The Lancaster field (100% owned by Hurricane) is the UK's first producing basement field. Hurricane has pursued a phased development of Lancaster, initially starting with an Early Production System consisting of two wells tied-back to the Aoka Mizu FPSO. Hydrocarbons were introduced to the FPSO system on 11 May 2019 and the first oil milestone was achieved on 4 June 2019.
In September 2018, Spirit Energy farmed-in to 50% of the Lincoln and Warwick assets, committing to a phased work programme targeting sanction of an initial stage of full field development.

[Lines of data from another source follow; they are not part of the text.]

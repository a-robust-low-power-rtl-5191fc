# T-SRAM: a ternary CAM built from ordinary SRAM

A ternary content-addressable memory (TCAM) answers the question "which stored
entry matches this key?" in a fixed time. Each stored bit may be 0, 1 or x
(don't care). When several entries match, the lowest address wins. Real TCAM
cells put a comparator next to every storage bit, so they are large, slow and
costly. T-SRAM gives the same search result using only small SRAMs plus a
little glue logic: AND gates and priority encoders.

This RTL models a 512-entry, 8-bit T-SRAM ("512 x 8"). All sizes are
parameters.

## The idea: split the table both ways

The TCAM table is cut in two directions:

* **Horizontally into L layers** of K entries each. Entry `A` lives in layer
  `A / K` as local entry `k = A % K`.
* **Vertically into N partitions** of W bits each. An 8-bit entry becomes
  two 4-bit sub-words.

A W-bit sub-word can take only 2^W values, so each partition of a layer can
simply store, for every possible sub-word value `s`, the answer to "which of
my K entries accept `s` here?". That answer is a K-bit row. Three small
memories per partition hold it:

| memory | size | contents |
|---|---|---|
| VM (validation memory) | 2^W x 1 | `VM[s] = 1` if at least one entry of the layer accepts `s` in this partition |
| OATAM (original address table address memory) | 2^W x W | `OATAM[s]` = the OAT row that holds the K-bit answer for `s` |
| OAT (original address table) | 2^W x K | bit k of the row = entry k accepts `s` in this partition |

A key matches entry k exactly when every one of its sub-words is accepted by
entry k. So a search reads one OAT row per partition and ANDs the N rows bit by
bit. The surviving bits are the matching entries of the layer, and a priority
encoder picks the lowest one. Don't-care bits cost nothing at search time.
They only make more OAT rows carry a 1 for that entry.

The VM is a cheap early exit. If some sub-word of the key is accepted by no
entry of the layer, the AND of the VM bits (the **activation signal**) is 0.
The layer then never reads its OATAMs and OATs, which saves read energy.

## Search path

```
 key ─┬─ sub-word 1 ─► VM1 ─┐                ┌► OATAM1 ─► OAT1 ─┐
      ├─ sub-word 2 ─► VM2 ─┼► 1-bit AND ────┼► OATAM2 ─► OAT2 ─┼► K-bit AND ─► LPE ─► PMA, hit
      └─ ...               ─┘  (activation)  └► ...            ─┘
 all L layers in parallel ─► CPE ─► MA (match address), ma_match
```

Every memory is a synchronous SRAM: the address is registered and the data
comes out one clock later. The layer is therefore a four-stage pipeline:

| clock | what happens (`rtl/tsram_layer.sv`) |
|---|---|
| t0 | each sub-word addresses its VM |
| t1 | 1-bit AND of the VM bits. If it is 1, the OATAMs are read at the same sub-words |
| t2 | the OATAM outputs (OATA) address the OATs |
| t3 | K-bit AND of the N rows (forced to 0 if the layer was not activated); the layer priority encoder (LPE) picks the lowest set bit |
| t4 | `out_hit` / `out_pma` (potential match address) registered |

The CAM priority encoder (CPE, `rtl/tsram_cpe.sv`) takes the lowest layer that
hits and forms `MA = layer * K + PMA`. Its output is registered. A key taken at
clock t0 therefore gives `ma_valid` at t0 + 5. A new key can enter on every
clock, and results come out in key order.

## Writing entries: the mapper

Inserting one TCAM entry means changing bit k of up to 2^W rows in each
partition of one layer. `rtl/tsram_mapper.sv` does this with a
read-modify-write of every sub-word `s = 0 .. 2^W-1`. All N partitions are
handled in parallel:

1. It injects `s` into the target layer's pipeline with a *force* flag. The
   flag bypasses the VM check, so the OATAM and OAT of `s` are read whatever
   the VM says.
2. Three clocks later the layer returns the N OAT rows and the OATAs they came
   from (`upd_rows_valid`).
3. In that same clock the mapper writes bit k of each row back. The bit is 1
   for an insert whose ternary sub-word n covers `s` (value and don't-care
   mask), and 0 otherwise or for a delete. The VM bit of `s` is rewritten as
   the OR of the new row. A delete can therefore clear a VM bit that no other
   entry needs.

One sub-word takes 4 clocks, so an update takes `4 * 2^W` clocks (64 by
default). `upd_done` pulses one clock after the last write. While the mapper
works, `busy` is high and `search_ready` is low. A key taken before the update
request still sees the old table, because all of its reads happen before the
mapper's first write.

After reset the mapper spends `2^W` clocks clearing every VM and OAT row. It
also loads each OATAM with the identity map, `OATAM[s] = s`. The SRAM arrays
themselves are never reset.

## Worked example

The table holds four entries at locations 0 to 3, each of which matches the key
`0101_0101`:

| location | entry |
|---|---|
| 0 | `0101 0101` |
| 1 | `0101 xxxx` |
| 2 | `xxxx 0101` |
| 3 | `xxxx xxxx` |

Location 511 holds `xx11 1111`. In partition 0 (the low nibble), the OAT row
for `0101` has bits 0 to 3 set. In partition 1, the row for `0101` also has
bits 0 to 3 set. Their AND is `...1111`, the LPE returns PMA 0, and layer 0 is
the lowest layer that hits, so `MA = 0`. After location 0 is deleted, the same
key returns `MA = 1`. The key `1111 1111` is accepted only by location 511 in
layer 7 (`MA = 511`). The key `0101 1111` is rejected by the VMs of every layer
before any OAT is read.

## Interface (`rtl/tsram.sv`)

| port | dir | width | meaning |
|---|---|---|---|
| `clk`, `rst_n` | in | 1 | clock; asynchronous active-low reset |
| `search_valid`, `search_ready` | in/out | 1 | key handshake (`search_ready = !busy`) |
| `search_key` | in | N*W | key |
| `ma_valid` | out | 1 | result, 5 clocks after the key was taken |
| `ma_match`, `ma` | out | 1, log2(L*K) | some entry matched; lowest matching address |
| `ma_layer_act` | out | L | per layer: the key passed the 1-bit AND (status) |
| `upd_valid`, `upd_ready` | in/out | 1 | update handshake |
| `upd_addr` | in | log2(L*K) | entry address |
| `upd_value`, `upd_dc` | in | N*W | entry value; don't-care mask (1 = x) |
| `upd_insert` | in | 1 | 1 = write the entry, 0 = delete it |
| `upd_done`, `busy` | out | 1 | update finished; clearing or updating |

Parameters (package `tsram_pkg` holds the defaults):

| parameter | default | meaning |
|---|---|---|
| `W` | 4 | bits per sub-word |
| `N` | 2 | sub-words per entry (word = N*W = 8 bits) |
| `K` | 64 | entries per layer |
| `L` | 8 | layers (L*K = 512 entries) |

Memory at the defaults is 8 layers x 2 partitions x (16x1 + 16x4 + 16x64) bits,
which is 17,664 bits. K and L must be powers of two, because the address is
split into layer and local index by bit slicing. Memory grows as
`L * N * 2^W * (1 + W + K)` bits. Wider words should use more partitions, not
wider sub-words.

## What is specified and what is chosen here

The architecture defines the following, and this RTL follows it:

* the layer and partition structure;
* the sizes of VM (2^W x 1), OATAM (2^W x W) and OAT (2^W x K);
* the 1-bit AND whose activation signal enables the OATAMs;
* the K-bit AND;
* the layer priority encoder, and a CAM priority encoder over the layers'
  PMAs;
* the lowest location winning;
* the 512 x 8 size and W = 4 as the example sub-word width.

The following are choices made for this RTL:

* **N = 2, K = 64, L = 8.** Only the totals (8-bit words, 512 entries) are
  fixed.
* **Priority across layers.** Layer 0, which holds the lowest addresses, wins.
* **Timing.** Each memory is a synchronous SRAM, which gives the 4+1 stage
  search pipeline and the 5-clock latency.
* **Updates.** The update port, the mapper's read-modify-write sequence, the
  identity OATAM map and the force flag used for read-back are all this
  design's own. How a table is "mapped onto the memory blocks" is given only
  as a function.
* **Searches stop during updates.** Searches are not accepted while an update
  runs.
* **Reset.** The reset style, and clearing the memories after reset.

A published FPGA build of this architecture has a different external
interface: a 9-bit address, 32-bit data ports, a "tag" input and an
enable/preset. The roles of those ports are not defined, so they are not
reproduced here. Its reported power (0.024 W on a small Spartan-3) describes
that build and is not modelled.

## Verification

Each module has a self-checking testbench in `tb/`. Each one prints
`TB_RESULT checks=N failures=M` and has a watchdog.

| testbench | what it checks |
|---|---|
| `tsram_tb` | Whole design at default size. Compared with a reference TCAM: matches, addresses, per-layer activation, 5-clock latency, 65-clock update, 16-clock clear. Includes the worked example, then about 250 random inserts, overwrites and deletes and about 800 searches. It counts VM early rejections, K-bit AND misses, LPE and CPE choices between several matches, stalled and back-to-back searches, deletes and overwrites, and fails if any of them never occurs. |
| `tsram_full_table_tb` | All 512 entries written, then all 256 keys searched back to back and compared with the reference. Half the entries are then deleted and every key is searched again. |
| `tsram_layer_tb` | One layer with a random OATAM permutation, compared with a model of its memories. Covers search results and the read-back path. |
| `tsram_mapper_tb` | Mapper against an array model of the layers. After every update, all VM/OATAM/OAT contents are compared with what the entry table implies. |
| `tsram_vm_tb`, `tsram_oatam_tb`, `tsram_oat_tb` | Random reads and writes, read-enable hold, read-before-write. |
| `tsram_and1_tb`, `tsram_andk_tb`, `tsram_lpe_tb`, `tsram_cpe_tb` | Exhaustive or random checks against loops in the testbench. |

To simulate with Verilator 5, from the directory that holds `rtl/` and `tb/`:

```
verilator --binary --timing --assert -Irtl -y rtl -y tb +libext+.sv \
    rtl/tsram_pkg.sv tb/tsram_tb.sv --top-module tsram_tb -o sim
./obj_dir/sim
```

For any other testbench, replace `tsram_tb` with its name. The full-size
end-to-end test finishes in well under a second.

## Files

`rtl/tsram_pkg.sv` holds the defaults and the sub-word match function. The
modules are:

* `tsram.sv`: top;
* `tsram_layer.sv`: layer;
* `tsram_vm.sv`, `tsram_oatam.sv`, `tsram_oat.sv`: the three memories;
* `tsram_and1.sv`: 1-bit AND;
* `tsram_andk.sv`: K-bit AND;
* `tsram_lpe.sv`, `tsram_cpe.sv`: the priority encoders;
* `tsram_mapper.sv`: mapper.

`tb/` holds one testbench per module.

Visit Hurricane's website at www.hurricaneenergy.com
Prior to publication, this document contained inside information under Regulation (EU) 596/2014 on market abuse.
Disclaimer
Forecasts and other forward looking statements
This announcement may contain projections, estimates, forecasts, targets, prospects, returns and/or opinions in relation to the Company (together the "Forecasts"). These Forecasts can be identified by the use of forward‐looking terminology, including the terms "believes," "estimates," "aims," "targets," "anticipates," "expects," "intends," "may," "will" or "should" or, in each case, their negative, or other variations or comparable terminology. The Forecasts involve significant assumptions and subjective judgments which may or may not prove to be correct and there can be no assurance that any Forecasts are a reliable indicator of future performance, nor that they are attainable or will be realised. There are a number of risks, uncertainties and factors that could cause actual results and developments to differ materially from those expressed or implied by any statements and Forecasts made in the Presentation. If one or more of these risks or uncertainties materialise, or if any underlying assumptions prove incorrect, the Company's actual results of operations, financial condition and liquidity and the development of the industry in which it operates may differ materially from those made in or suggested by the Forecasts. No reliance may be placed, for any purpose, on the Forecasts or the information contained in this announcement.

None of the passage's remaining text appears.